"""

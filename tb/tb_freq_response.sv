// tb_freq_response: open-loop transfer function of the closed voltage loop,
// measured by injection, at the controller's default parameters.
//
// A small sinusoid vinj is added to the voltage the comparator senses
// (sensed = Eo + vinj), the way a loop-gain measurement injects a signal
// through a resistor in the feedback path. With X = sensed and Y = Eo, the
// loop gain is T(f) = -Y(f)/X(f). Both are averaged over each switching term
// and their Fourier coefficients at the injection frequency are accumulated
// over a whole number of injection periods after a settling time.
// Operating points: KP = 5, KI = 0 at 0.01 A, 0.5 A and 1 A, then KP = 5,
// KI = 0.08 at 0.5 A; the tables are rewritten through the table-write port
// between the KI = 0 and KI = 0.08 points.
//
// Printed: |T| in dB and its phase for each frequency, the gain-crossover
// frequency with the phase margin, and the gain margin if the phase passes
// -180 degrees below 250 kHz. The injection is 30 mV below 10 kHz and
// 12 mV above. Checked: every operating point has a gain
// crossover with at least 30 degrees of phase margin and at least 6 dB of
// gain margin (the loop is stable with margin), and the integral gain raises
// the low-frequency loop gain. The plant is the behavioural buck model, so
// the margins are those of this model, not of a particular board.
`timescale 1ns/1ps
module tb_freq_response;
  localparam int PERIOD = 500;
  localparam int NF = 10;
  localparam int KDIV [NF] = '{1000, 500, 200, 100, 50, 25, 20, 10, 5, 4};  // f = 1 MHz / KDIV
  localparam real PI = 3.14159265358979;

  logic clk = 0, rst_n = 0;
  logic comp_in, pwm;
  logic [9:0] dac_code;
  logic tbl_we = 0;
  dpwm_pkg::tbl_sel_e tbl_sel = dpwm_pkg::TBL_MEM2;
  logic [11:0] tbl_addr = 0;
  logic [15:0] tbl_data = 0;
  logic [8:0] u_k, y1_k;
  logic sense_evt, crossed, ovp;
  logic signed [11:0] n_i;
  real eo, i_l, vdac, sensed, vinj = 0.0;
  real i_load = 0.01;

  int checks = 0, failures = 0;

  dpwm_pol_top dut (
    .clk, .rst_n, .comp_in, .dac_code, .pwm,
    .tbl_we, .tbl_sel, .tbl_addr, .tbl_data,
    .u_k, .y1_k, .sense_evt, .crossed, .ovp, .n_i);

  always_comb sensed = eo + vinj;
  atc_model #(.DAC_W(10), .VFS(1.7)) atc (.code(dac_code), .eo(sensed), .comp(comp_in), .vdac);
  buck_model plant (.clk, .pwm, .i_load, .eo, .i_l);

  always #1 clk = ~clk;

  initial begin
    #150000000;   // 150 ms
    failures++;
    $display("watchdog expired");
    $display("TB_RESULT checks=%0d failures=%0d", checks, failures);
    $finish;
  end

  // Injection: phase advances once per clock; frequency = 1 MHz / kdiv.
  int  kdiv = 500;
  longint tick = 0;
  bit  inj_on = 0;
  real vamp = 0.012;   // 30 mV below 10 kHz, where the loop gain is high
  always @(negedge clk) begin
    tick++;
    vinj = inj_on ? vamp * $sin(2.0 * PI * real'(tick) / real'(kdiv * PERIOD)) : 0.0;
  end

  // Term averages of X and Y.
  real xs = 0.0, ys = 0.0;
  int  ns = 0;
  task automatic term_avg(output real x, output real y, output real ph);
    xs = 0.0; ys = 0.0;
    ph = 2.0 * PI * real'(tick) / real'(kdiv * PERIOD);
    repeat (PERIOD) begin
      @(posedge clk);
      xs += sensed; ys += eo;
    end
    x = xs / PERIOD; y = ys / PERIOD;
  endtask

  function automatic int rnd(real r);
    return (r >= 0.0) ? int'($floor(r + 0.5)) : -int'($floor(-r + 0.5));
  endfunction

  task automatic load_tables(real kp, real ki);
    for (int k = 0; k < 1024; k++) begin
      int v;
      v = rnd(125.0 - (kp + ki) * 63.0 + (kp + ki) * real'(k - 512));
      v = (v < 0) ? 0 : (v > 511) ? 511 : v;
      tbl_we <= 1; tbl_sel <= dpwm_pkg::TBL_MEM2; tbl_addr <= 12'(k); tbl_data <= 16'(v);
      @(posedge clk);
    end
    for (int k = 0; k < 4096; k++) begin
      int v;
      v = rnd(ki * real'((k >= 2048) ? k - 4096 : k) / (kp + ki));
      tbl_we <= 1; tbl_sel <= dpwm_pkg::TBL_MEM3; tbl_addr <= 12'(k); tbl_data <= 16'(v & 16'h3FF);
      @(posedge clk);
    end
    tbl_we <= 0;
  endtask

  real gain_db [NF], phase_deg [NF];

  task automatic measure_point(string what, output real pm, output real gm, output real g_low);
    real fc;
    bit have_fc, have_gm;
    for (int j = 0; j < NF; j++) begin
      real xr, xi, yr, yi, x, y, ph, tr, ti, den;
      int nsettle, nmeas;
      kdiv = KDIV[j];
      vamp = (kdiv > 100) ? 0.030 : 0.012;
      tick = 0;
      inj_on = 1;
      nsettle = (kdiv * 3 > 150) ? kdiv * 3 : 150;
      nmeas   = kdiv * ((kdiv >= 100) ? 4 : 400 / kdiv);
      repeat (nsettle * PERIOD) @(posedge clk);
      xr = 0; xi = 0; yr = 0; yi = 0;
      repeat (nmeas) begin
        term_avg(x, y, ph);
        // phase of the middle of the averaging term
        ph += PI / real'(kdiv);
        xr += x * $cos(ph); xi += x * $sin(ph);
        yr += y * $cos(ph); yi += y * $sin(ph);
      end
      // X = xr - j*xi, Y = yr - j*yi; T = -Y/X
      den = xr * xr + xi * xi;
      tr = -(yr * xr + yi * xi) / den;
      ti = (yi * xr - yr * xi) / den;
      gain_db[j]   = 20.0 * $log10($sqrt(tr * tr + ti * ti));
      phase_deg[j] = $atan2(ti, tr) * 180.0 / PI;
      $display("%s  f=%7.1f kHz  |T|=%6.2f dB  phase=%7.1f deg", what, 1000.0 / real'(kdiv),
               gain_db[j], phase_deg[j]);
    end
    inj_on = 0;
    // phase is reported in (-180, 180]; unwrap downwards from the lowest frequency
    for (int j = 1; j < NF; j++)
      while (phase_deg[j] > phase_deg[j - 1] + 180.0) phase_deg[j] -= 360.0;
    have_fc = 0; have_gm = 0; pm = 0.0; gm = 99.0; fc = 0.0;
    for (int j = 1; j < NF; j++) begin
      if (!have_fc && gain_db[j - 1] >= 0.0 && gain_db[j] < 0.0) begin
        real t, p;
        t = gain_db[j - 1] / (gain_db[j - 1] - gain_db[j]);
        fc = 1000.0 / real'(KDIV[j - 1]) + t * (1000.0 / real'(KDIV[j]) - 1000.0 / real'(KDIV[j - 1]));
        p = phase_deg[j - 1] + t * (phase_deg[j] - phase_deg[j - 1]);
        pm = 180.0 + p;
        have_fc = 1;
      end
      if (!have_gm && phase_deg[j - 1] > -180.0 && phase_deg[j] <= -180.0) begin
        real t;
        t = (phase_deg[j - 1] + 180.0) / (phase_deg[j - 1] - phase_deg[j]);
        gm = -(gain_db[j - 1] + t * (gain_db[j] - gain_db[j - 1]));
        have_gm = 1;
      end
    end
    g_low = gain_db[0];
    $display("%s: crossover %0.1f kHz, phase margin %0.1f deg, gain margin %s%0.1f dB, |T| at 1 kHz %0.1f dB",
             what, fc, pm, have_gm ? "" : "> ", have_gm ? gm : -gain_db[NF - 1], g_low);
    if (!have_gm) gm = -gain_db[NF - 1];
    checks++;
    if (!have_fc || pm < 30.0) begin failures++; $display("  no crossover or phase margin below 30 deg"); end
    checks++;
    if (gm < 6.0) begin failures++; $display("  gain margin below 6 dB"); end
  endtask

  initial begin
    real pm, gm, g0, g1;
    repeat (5) @(posedge clk);
    rst_n <= 1;
    load_tables(5.0, 0.0);
    repeat (300 * PERIOD) @(posedge clk);
    i_load = 0.01;
    measure_point("KP=5 KI=0    Io=0.01A", pm, gm, g0);
    i_load = 0.5;
    repeat (100 * PERIOD) @(posedge clk);
    measure_point("KP=5 KI=0    Io=0.5A ", pm, gm, g0);
    g1 = g0;
    i_load = 1.0;
    repeat (100 * PERIOD) @(posedge clk);
    measure_point("KP=5 KI=0    Io=1A   ", pm, gm, g0);
    g0 = g1;
    i_load = 0.5;
    load_tables(5.0, 82.0 / 1024.0);
    repeat (200 * PERIOD) @(posedge clk);
    measure_point("KP=5 KI=0.08 Io=0.5A ", pm, gm, g1);
    checks++;
    if (g1 < g0 + 1.0) begin
      failures++;
      $display("integral gain did not raise the 1 kHz loop gain (%0.1f vs %0.1f dB)", g1, g0);
    end
    $display("TB_RESULT checks=%0d failures=%0d", checks, failures);
    $finish;
  end
endmodule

"""

* **Instructions for the task**
The required output is every line above from the one with "int nsettle, nmeas;" down to the one with "t = gain_db[j", restated word for word, ends included.

* **Written solution**
      int nsettle, nmeas;
      kdiv = KDIV[j];
      vamp = (kdiv > 100) ? 0.030 : 0.012;
      tick = 0;
      inj_on = 1;
      nsettle = (kdiv * 3 > 150) ? kdiv * 3 : 150;
      nmeas   = kdiv * ((kdiv >= 100) ? 4 : 400 / kdiv);
      repeat (nsettle * PERIOD) @(posedge clk);
      xr = 0; xi = 0; yr = 0; yi = 0;
      repeat (nmeas) begin
        term_avg(x, y, ph);
        // phase of the middle of the averaging term
        ph += PI / real'(kdiv);
        xr += x * $cos(ph); xi += x * $sin(ph);
        yr += y * $cos(ph); yi += y * $sin(ph);
      end
      // X = xr - j*xi, Y = yr - j*yi; T = -Y/X
      den = xr * xr + xi * xi;
      tr = -(yr * xr + yi * xi) / den;
      ti = (yi * xr - yr * xi) / den;
      gain_db[j]   = 20.0 * $log10($sqrt(tr * tr + ti * ti));
      phase_deg[j] = $atan2(ti, tr) * 180.0 / PI;
      $display("%s  f=%7.1f kHz  |T|=%6.2f dB  phase=%7.1f deg", what, 1000.0 / real'(kdiv),
               gain_db[j], phase_deg[j]);
    end
    inj_on = 0;
    // phase is reported in (-180, 180]; unwrap downwards from the lowest frequency
    for (int j = 1; j < NF; j++)
      while (phase_deg[j] > phase_deg[j - 1] + 180.0) phase_deg[j] -= 360.0;
    have_fc = 0; have_gm = 0; pm = 0.0; gm = 99.0; fc = 0.0;
    for (int j = 1; j < NF; j++) begin
      if (!have_fc && gain_db[j - 1] >= 0.0 && gain_db[j] < 0.0) begin
        real t, p;
        t = gain_db[j - 1] / (gain_db[j - 1] - gain_db[j]);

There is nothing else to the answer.